OUR FIRST NIGHT IN BIG BAY, Harro apologizes: "One thing you haven't heard about New Zealand are the midgies. I bought you all head nets." New Zealand sand flies, known as "midgies," are why the orcs from the Lord of the Rings films seem so pissed off. There are billions of them—black, pin-size, elusive, ruthless biters. They inject their foulness into Gary Elkerton's neck until, by day two, it becomes a reptilian horror of nasty welts.

We planned to work Big Bay's surf and sand for a week, but after two days of itchy and scratchy and no skiing, Harro does what all good storm chasers do: changes direction. He retrieves the satellite phone and summons the planes, which pick us up right on the beach, at low tide. By noon we're in the groovy, lakeside resort town of Wanaka, brunching alongside college-age snowboard chicks.

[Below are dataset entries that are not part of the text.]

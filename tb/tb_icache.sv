// tb_icache: end-to-end test of the instruction cache at its full size.
//
// An instruction unit model walks through code: runs of sequential quad
// pairs (step 1 or 2) broken by random jumps, over four tags so that sets
// overflow and blocks are replaced. It sometimes takes the quads late and
// sometimes aborts a request (a jump detected while waiting). Every
// accepted quad pair is compared with the memory contents mem_word(a),
// computed independently of the cache. Halfway through, the cache is
// flushed and the next request must miss; at a quarter, the memory self
// test runs (it must pass, take at least 6 x 128 cycles and leave the
// cache empty). Immediately repeated requests
// must be served in the request cycle (one-cycle hit). In the last quarter
// the bus unit model reports timeouts and pagefaults; a request that gets
// an error must see the status of the failing transfer in data_lo and is
// retried. Each mechanism of the cache is counted and must occur at least
// once.
module tb_icache;
  import icache_pkg::*;

  localparam int NREQ   = 4000;
  localparam int MAXCYC = 400000;

  logic        clk = 1'b0, rst_n = 1'b0;
  logic        request = 1'b0, ack = 1'b0, flush = 1'b0;
  addr_t       address = '0;
  logic [1:0]  ready;
  quad_t       data_lo, data_hi, bus_data;
  logic        bus_valid, bus_cancel, bus_ready, flush_busy;
  logic        error, bus_error, mmu_pagefault;
  logic        self_test = 1'b0, test_busy, test_fail;
  int          n_selftest = 0, test_cycles;
  logic [1:0]  last_code = '0;
  int          err_div = 0;
  bit          got_error;
  logic [2:0]  bus_count;
  addr_t       bus_addr, pref_addr;
  demand_pre_t demand_pre;
  int          bursts, cancels;

  int checks = 0, failures = 0;

  always #5 clk = ~clk;

  icache dut (
    .clk, .rst_n, .request, .address, .ack, .ready, .data_lo, .data_hi, .error,
    .bus_valid, .bus_cancel, .bus_count, .bus_addr, .bus_ready, .bus_data, .bus_error,
    .demand_pre, .pref_addr, .mmu_pagefault, .flush, .flush_busy,
    .self_test, .test_busy, .test_fail
  );

  bus_unit_model #(.LAT(2), .MAXGAP(2)) u_bus (
    .clk, .rst_n, .valid(bus_valid), .cancel(bus_cancel), .count(bus_count),
    .addr(bus_addr), .err_div, .ready(bus_ready), .error(bus_error),
    .pagefault(mmu_pagefault), .data(bus_data), .bursts, .cancels
  );

  function automatic quad_t mem_word(addr_t a);
    return a[31:0] ^ {a[45:32], 18'h0};
  endfunction

  task automatic check(string what, logic ok);
    checks++;
    if (!ok) begin
      failures++;
      if (failures < 20) $display("FAIL %s at %0t", what, $time);
    end
  endtask

  // ---------------- mechanism counters ----------------
  int n_rb, n_fb, n_bypass, n_ram, n_border, n_wait, n_demand, n_demand2,
      n_prefetch, n_stop, n_store, n_replace, n_conflict, n_demupd,
      n_abort, n_late, n_onecycle, n_flush, n_cancel_only, n_lru,
      n_dem_err, n_pre_err;

  always @(posedge clk) if (rst_n) begin
    if (dut.u_server.need1 && dut.u_server.src1 == 3'd0) n_rb++;
    if (dut.u_server.need1 && dut.u_server.src1 == 3'd1) n_fb++;
    if (dut.u_server.avail1 && dut.u_server.src1 == 3'd1 && !dut.u_fbuf.valid[dut.u_server.w_lo]) n_bypass++;
    if (dut.u_server.ram1 || dut.u_server.ram2) n_ram++;
    if (dut.u_server.ram1 && dut.u_server.need2 && dut.u_server.src2 == 3'd2 && !dut.u_server.ram2) n_border++;
    if (dut.u_server.need1 && dut.u_server.src1 == 3'd3) n_wait++;
    if (dut.u_fetcher.ev_demand) n_demand++;
    if (dut.u_fetcher.ev_demand && dut.strt_fetch2) n_demand2++;
    if (dut.u_fetcher.ev_prefetch) n_prefetch++;
    if (dut.u_fetcher.ev_stop) n_stop++;
    if (dut.u_fetcher.ev_store) n_store++;
    if (dut.u_fetcher.ev_replace) n_replace++;
    if (dut.wr_req && dut.s_ram_req) n_conflict++;
    if (demand_pre == DP_DEMUPD) n_demupd++;
    if (bus_cancel && !bus_valid) n_cancel_only++;
    if (dut.s_we) n_lru++;
    if (dut.fl_we) n_flush++;
    if (dut.u_fetcher.ev_pre_error) n_pre_err++;
    if (demand_pre == DP_DEMAND && (bus_error || mmu_pagefault))
      last_code <= {bus_error, mmu_pagefault};
    if (dut.u_fetcher.ev_prefetch && n_pre_err > 0)
      check("no prefetch between a prefetch error and a demand fetch",
            !dut.u_fetcher.pre_off);
    // bus protocol rule: count never exceeds the transfer block
    if (bus_valid) check("count within transfer block",
                         int'(bus_count) + int'(a_word(bus_addr)) <= 7);
  end

  // ---------------- instruction unit model ----------------
  tag_t tags [4];
  int   cyc;

  // one request; returns the cycle in which both quads were ready (-1 aborted)
  task automatic do_request(addr_t a, int late, bit abort, int abort_at, output int lat);
    int seen;
    seen = -1; lat = -1;
    cyc  = 0;
    got_error = 1'b0;
    forever begin
      @(negedge clk);
      request = 1'b1; address = a; ack = 1'b0;
      #2;
      if (error) begin
        check("error status on data_lo", data_lo == quad_t'(last_code) && ready == 2'b00);
        n_dem_err++;
        got_error = 1'b1;
        ack = 1'b1;
      end else if (ready == 2'b11) begin
        if (seen < 0) seen = cyc;
        if (cyc - seen >= late) begin
          check("data_lo", data_lo == mem_word(a));
          check("data_hi", data_hi == mem_word(a + 1'b1));
          ack = 1'b1; lat = seen;
        end
      end else if (abort && cyc >= abort_at) begin
        ack = 1'b1;
      end
      @(posedge clk);
      cyc++;
      if (ack) break;
      if (cyc > 300) begin
        check("request finishes", 1'b0);
        break;
      end
    end
    @(negedge clk);
    ack = 1'b0; request = 1'b0;
  endtask

  addr_t pc;
  int    lat, lat2, stores_before, demands_before;

  initial begin
    tags[0] = 37'h0_0000_0001; tags[1] = 37'h0_0000_0002;
    tags[2] = 37'h1_2345_6781; tags[3] = 37'h0_0000_0003;
    pc = {tags[0], 9'h000};
    repeat (3) @(posedge clk);
    rst_n = 1'b1;
    repeat (2) @(posedge clk);

    for (int r = 0; r < NREQ; r++) begin
      bit abort;
      int late;
      abort = ($urandom_range(19, 0) == 0);
      late  = ($urandom_range(3, 0) == 0) ? int'($urandom_range(3, 1)) : 0;
      if (r == NREQ * 3 / 4) err_div = 5;
      do_request(pc, late, abort, int'($urandom_range(3, 0)), lat);
      for (int t = 0; t < 40 && got_error; t++) do_request(pc, 0, 1'b0, 0, lat);
      if (got_error) check("request succeeds after retries", 1'b0);
      if (lat < 0) n_abort++;
      if (late > 0 && lat >= 0) n_late++;

      // an immediate repeat must hit in the request cycle
      if (lat >= 0 && $urandom_range(7, 0) == 0) begin
        stores_before = n_store;
        do_request(pc, 0, 1'b0, 0, lat2);
        if (n_store == stores_before) begin
          check("repeat served in one cycle", lat2 == 0);
          if (lat2 == 0) n_onecycle++;
        end
      end

      // memory self test at a quarter: passes, then the cache is empty
      if (r == NREQ / 4) begin
        @(negedge clk); self_test = 1'b1;
        @(negedge clk); self_test = 1'b0;
        test_cycles = 0;
        while (test_busy || flush_busy) begin
          if (dut.bt_active) test_cycles++;
          @(negedge clk);
        end
        check("self test passes", !test_fail);
        check("self test length", test_cycles == 6 * 128);
        n_selftest++;
        demands_before = n_demand;
        do_request(pc, 0, 1'b0, 0, lat);
        check("miss after self test", n_demand > demands_before);
      end

      // flush halfway: the next request must go to memory
      if (r == NREQ / 2) begin
        @(negedge clk); flush = 1'b1;
        @(negedge clk); flush = 1'b0;
        while (flush_busy) @(negedge clk);
        demands_before = n_demand;
        do_request(pc, 0, 1'b0, 0, lat);
        check("miss after flush", n_demand > demands_before);
      end

      // next instruction address
      if (abort || $urandom_range(11, 0) == 0)
        pc = {tags[$urandom_range(3, 0)], 9'($urandom)};
      else
        pc = pc + addr_t'($urandom_range(2, 1));
      if ($urandom_range(3, 0) == 0) @(negedge clk);   // idle cycle
    end

    $display("mechanisms: rb=%0d fb=%0d bypass=%0d ram=%0d border=%0d wait=%0d demand=%0d demand2=%0d",
             n_rb, n_fb, n_bypass, n_ram, n_border, n_wait, n_demand, n_demand2);
    $display("            prefetch=%0d stop=%0d store=%0d replace=%0d conflict=%0d demupd=%0d cancel=%0d",
             n_prefetch, n_stop, n_store, n_replace, n_conflict, n_demupd, n_cancel_only);
    $display("            lru=%0d flush=%0d abort=%0d late=%0d onecycle=%0d bursts=%0d dem_err=%0d pre_err=%0d",
             n_lru, n_flush, n_abort, n_late, n_onecycle, bursts, n_dem_err, n_pre_err);
    check("read buffer hit seen", n_rb > 0);
    check("fetch buffer hit seen", n_fb > 0);
    check("fetch bypass seen", n_bypass > 0);
    check("cache memory hit seen", n_ram > 0);
    check("border two-cycle case seen", n_border > 0);
    check("wait for fetch seen", n_wait > 0);
    check("demand fetch seen", n_demand > 0);
    check("second-quad demand seen", n_demand2 > 0);
    check("prefetch seen", n_prefetch > 0);
    check("stop fetch seen", n_stop > 0);
    check("store seen", n_store > 0);
    check("replacement seen", n_replace > 0);
    check("RAM conflict seen", n_conflict > 0);
    check("demand_pre 11 seen", n_demupd > 0);
    check("cancel before valid seen", n_cancel_only > 0);
    check("LRU update seen", n_lru > 0);
    check("flush seen", n_flush == 32);
    check("self test seen", n_selftest == 1);
    check("abort seen", n_abort > 0);
    check("late ack seen", n_late > 0);
    check("one-cycle repeat seen", n_onecycle > 0);
    check("demand fetch error reported", n_dem_err > 0);
    check("prefetch error ignored", n_pre_err > 0);
    $display("TB_RESULT checks=%0d failures=%0d", checks, failures);
    $finish;
  end

  initial begin
    repeat (MAXCYC) @(posedge clk);
    failures++;
    $display("watchdog expired");
    $display("TB_RESULT checks=%0d failures=%0d", checks, failures);
    $finish;
  end

endmodule
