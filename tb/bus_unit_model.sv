// bus_unit_model: behavioural model of the bus unit, MMU and main memory
// used by the cache testbenches (not part of the design).
//
// On bus_valid it starts a burst at addr of count+1 quads; the first quad
// comes LAT cycles later, following quads with random gaps of 0..MAXGAP
// cycles. ready is raised for one cycle per quad with the quad on data.
// cancel ends the running burst; valid together with cancel replaces it.
// Errors: when err_div > 0, each quad is replaced with probability
// 1/err_div by a one-cycle error (bus timeout) or pagefault, which ends
// the burst.
// Memory contents are computed, not stored: mem_word(a) below, or, with
// MEM_AW > 0, a memory of 2^MEM_AW words that holds its own addresses
// (the address is cut to MEM_AW bits). Address translation is the
// identity.
module bus_unit_model
  import icache_pkg::*;
#(
  parameter int LAT    = 2,
  parameter int MAXGAP = 2,
  parameter int MEM_AW = 0
) (
  input  logic       clk,
  input  logic       rst_n,
  input  logic       valid,
  input  logic       cancel,
  input  logic [2:0] count,
  input  addr_t      addr,
  input  int         err_div,
  output logic       ready,
  output logic       error,
  output logic       pagefault,
  output quad_t      data,
  output int         bursts,
  output int         cancels
);

  function automatic quad_t mem_word(addr_t a);
    if (MEM_AW > 0) return quad_t'(a & addr_t'((64'd1 << MEM_AW) - 1));
    return a[31:0] ^ {a[45:32], 18'h0};
  endfunction

  logic  active;
  addr_t cur;
  int    remaining, wait_cnt;
  logic  fail, fail_pf, slot;

  function automatic logic roll(int div);
    return div > 0 && $urandom_range(div - 1, 0) == 0;
  endfunction

  assign slot      = active && wait_cnt == 0;
  assign ready     = slot && !fail;
  assign error     = slot && fail && !fail_pf;
  assign pagefault = slot && fail && fail_pf;
  assign data  = ready ? mem_word(cur) : 32'hDEAD_BEEF;

  always_ff @(posedge clk or negedge rst_n) begin
    if (!rst_n) begin
      active <= 1'b0; cur <= '0; remaining <= 0; wait_cnt <= 0;
      bursts <= 0; cancels <= 0; fail <= 1'b0; fail_pf <= 1'b0;
    end else if (valid) begin
      fail      <= roll(err_div);
      fail_pf   <= $urandom_range(1, 0) == 1;
      active    <= 1'b1;
      cur       <= addr;
      remaining <= int'(count) + 1;
      wait_cnt  <= LAT - 1;
      bursts    <= bursts + 1;
      if (cancel) cancels <= cancels + 1;
    end else if (cancel) begin
      active  <= 1'b0;
      cancels <= cancels + 1;
    end else if (active) begin
      if (slot && fail) begin
        active <= 1'b0;
      end else if (ready) begin
        fail      <= roll(err_div);
        fail_pf   <= $urandom_range(1, 0) == 1;
        cur       <= cur + 1'b1;
        remaining <= remaining - 1;
        if (remaining == 1) active <= 1'b0;
        wait_cnt  <= (MAXGAP > 0) ? int'($urandom_range(MAXGAP, 0)) : 0;
      end else if (wait_cnt > 0) begin
        wait_cnt <= wait_cnt - 1;
      end
    end
  end

endmodule
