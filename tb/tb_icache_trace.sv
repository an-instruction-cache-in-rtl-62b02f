// tb_icache_trace: the cache in a replica of its original test bench.
//
// Main memory is a 2048-word memory that holds its own addresses: the bus
// unit model cuts each address to 11 bits, and the quad read is that
// 11-bit number. The instruction unit raises request again right after
// each ack and acks in the same cycle in which both ready bits are set.
// The address stream is an estimated instruction trace of 6545 quad-pair
// addresses, made by a small trace generator in this file. It has:
//   - straight-line code in steps of one or two quads;
//   - loops that jump back 8..200 quads and repeat 2..20 times;
//   - calls to and returns from a handful of routines;
//   - a process switch (new 16-bit PIN) every 1000 requests.
// Each accepted pair is compared with the memory. A mismatch records the
// clock number, as the original's error memory did, and the first eight
// are printed. At the end the testbench prints the number of clock cycles,
// the share of requests served in their first cycle, and the fetch counts.
// It checks that every request completed, that no data was wrong, and,
// as a sanity bound of this testbench, that more than 40% of the requests
// were served in one cycle. The trace generator has a fixed seed, so the
// trace is the same in every run.
module tb_icache_trace;
  import icache_pkg::*;

  localparam int NTRACE = 6545;
  localparam int MAXCYC = 2000000;

  logic        clk = 1'b0, rst_n = 1'b0;
  logic        request = 1'b0, ack, flush = 1'b0, self_test = 1'b0;
  addr_t       address = '0;
  logic [1:0]  ready;
  quad_t       data_lo, data_hi, bus_data;
  logic        bus_valid, bus_cancel, bus_ready, flush_busy, error;
  logic        bus_error, mmu_pagefault, test_busy, test_fail;
  logic [2:0]  bus_count;
  addr_t       bus_addr, pref_addr;
  demand_pre_t demand_pre;
  int          bursts, cancels;

  int checks = 0, failures = 0;
  int teller = 0;                      // clock counter
  int errs [8];
  int nerr = 0;

  always #5 clk = ~clk;
  always @(posedge clk) teller <= teller + 1;

  icache dut (
    .clk, .rst_n, .request, .address, .ack, .ready, .data_lo, .data_hi, .error,
    .bus_valid, .bus_cancel, .bus_count, .bus_addr, .bus_ready, .bus_data, .bus_error,
    .demand_pre, .pref_addr, .mmu_pagefault, .flush, .flush_busy,
    .self_test, .test_busy, .test_fail
  );

  bus_unit_model #(.LAT(3), .MAXGAP(1), .MEM_AW(11)) u_bus (
    .clk, .rst_n, .valid(bus_valid), .cancel(bus_cancel), .count(bus_count),
    .addr(bus_addr), .err_div(0), .ready(bus_ready), .error(bus_error),
    .pagefault(mmu_pagefault), .data(bus_data), .bursts, .cancels
  );

  // acknowledge generator: ack as soon as both quads are delivered
  assign ack = request && ready == 2'b11;

  function automatic quad_t rom(addr_t a);
    return quad_t'(a[10:0]);
  endfunction

  task automatic check(string what, logic ok);
    checks++;
    if (!ok) begin
      failures++;
      if (nerr < 8) errs[nerr] = teller;
      nerr++;
    end
  endtask

  // data comparator: only when the instruction unit takes the data
  always @(posedge clk) if (rst_n && ack) begin
    check("data_lo", data_lo == rom(address));
    check("data_hi", data_hi == rom(address + 1'b1));
  end

  // ---------------- trace generator ----------------
  logic [15:0] pin;
  logic [29:0] pc, loop_start, loop_end;
  logic [29:0] routine [6];
  logic [29:0] stack [8];
  int          sp, loop_left;

  function automatic logic [29:0] next_pc();
    logic [29:0] n;
    n = pc + 30'($urandom_range(2, 1));
    if (loop_left > 0 && n >= loop_end) begin
      loop_left--;
      return loop_start;
    end
    if (loop_left == 0 && $urandom_range(39, 0) == 0) begin
      loop_start = n - 30'($urandom_range(200, 8));
      loop_end   = n;
      loop_left  = int'($urandom_range(20, 2));
      return loop_start;
    end
    if (sp < 8 && $urandom_range(59, 0) == 0) begin
      stack[sp] = n; sp++;
      return routine[$urandom_range(5, 0)];
    end
    if (sp > 0 && $urandom_range(49, 0) == 0) begin
      sp--;
      return stack[sp];
    end
    return n;
  endfunction

  int n_first, cyc_req, cycles0, n_dem0, n_pre0;
  int n_dem, n_pre;

  always @(posedge clk) if (rst_n) begin
    if (dut.u_fetcher.ev_demand) n_dem++;
    if (dut.u_fetcher.ev_prefetch) n_pre++;
  end

  initial begin
    void'($urandom(32'd1989));         // the same trace in every run
    n_dem = 0; n_pre = 0; n_first = 0; sp = 0; loop_left = 0;
    pin = 16'h0001;
    pc  = 30'h0000_1000;
    for (int i = 0; i < 6; i++) routine[i] = 30'h0001_0000 + 30'(i * 300);
    repeat (3) @(posedge clk);
    rst_n = 1'b1;
    @(negedge clk);
    cycles0 = teller;
    for (int r = 0; r < NTRACE; r++) begin
      if (r > 0 && r % 1000 == 0) pin = pin + 1'b1;   // process switch
      request = 1'b1;
      address = {pin, pc};
      cyc_req = 0;
      #1;
      while (!ack && cyc_req < 200) begin
        @(negedge clk); #1;
        cyc_req++;
      end
      check("request completes", ack);
      if (cyc_req == 0) n_first++;
      @(negedge clk);
      pc = next_pc();
    end
    request = 1'b0;
    $display("trace: %0d requests in %0d cycles, %0d served in one cycle (%0d%%), %0d demand fetches, %0d prefetches",
             NTRACE, teller - cycles0, n_first, n_first * 100 / NTRACE, n_dem, n_pre);
    for (int i = 0; i < nerr && i < 8; i++) $display("mismatch at clock %0d", errs[i]);
    check("more than 40% served in one cycle", n_first * 10 > NTRACE * 4);
    $display("TB_RESULT checks=%0d failures=%0d", checks, failures);
    $finish;
  end

  initial begin
    repeat (MAXCYC) @(posedge clk);
    failures++;
    $display("watchdog expired");
    $display("TB_RESULT checks=%0d failures=%0d", checks, failures);
    $finish;
  end

endmodule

The next day, a rented RV and beaten minivan trundle us 35 minutes west of Wanaka to Treble Cone, a First World ski area reached via a Third World access road, with slippery switchbacks and 5.8 exposure. Harro herds us up to the base area, then disappears inside to cajole ten lift tickets out of the marketing department. Freeskier Sage Cattabriga-Alosa pounds a Red Bull past his scratchy beard. Boarder Eric Themel—who served as a snowboard instructor after avoiding mandatory service in the Austrian army by claiming he was clinically shy and afraid of the dark—shares boarding tips with surfer Jamie Sterling, who's snowboarded exactly two days in his life. Surfer Mark Visser is still suffering from the flu, retching and invisible. Meanwhile surfer Gary Elkerton raves about his first boarding in France. "I was going so fucking fast, like it's Waimea, and I hit ten French people," he says. "There was blood all over the snow. Surfers are always trying to generate more speed by working waves. But with gravity …" His eyebrows rise conspiratorially.

Once the lift tickets materialize, the group splinters. Elkerton beelines for a natural halfpipe, touching his right hand to the snow like he touched the gray surf of Big Bay. Flahr and Cattabriga-Alosa start hunting trannies and takeoffs, hauling fast down the steeps and effortlessly hurling into the air, making new-school grabs. When they find a ridge-and-knob-studded stash beneath a chairlift, they pull tricks that induce the lift riders to whoop and cheer.

It's a brilliantly sunny day, and Harro strives to make it YouTube-worthy. With sponsors, magazines, newspapers, blogs, and newsletters to satisfy, he needs content, dammit. He sets up a tripod on the snow and coaxes video interviews from the athletes. Elkerton makes a point of us all being "blessed to be heah." Sterling says some nice words about his new friends being "creative, active athletes. I've never hung with skiers and snowboarders before." But Johan Olofsson, who shows spunk and a wry sense of humor in conversation, becomes downright bland once the camera goes on. Harro tries to egg him on but gets only Bill Belichick–like responses. "All right, mate," Harro sighs, "go eat some pies and drink some beer."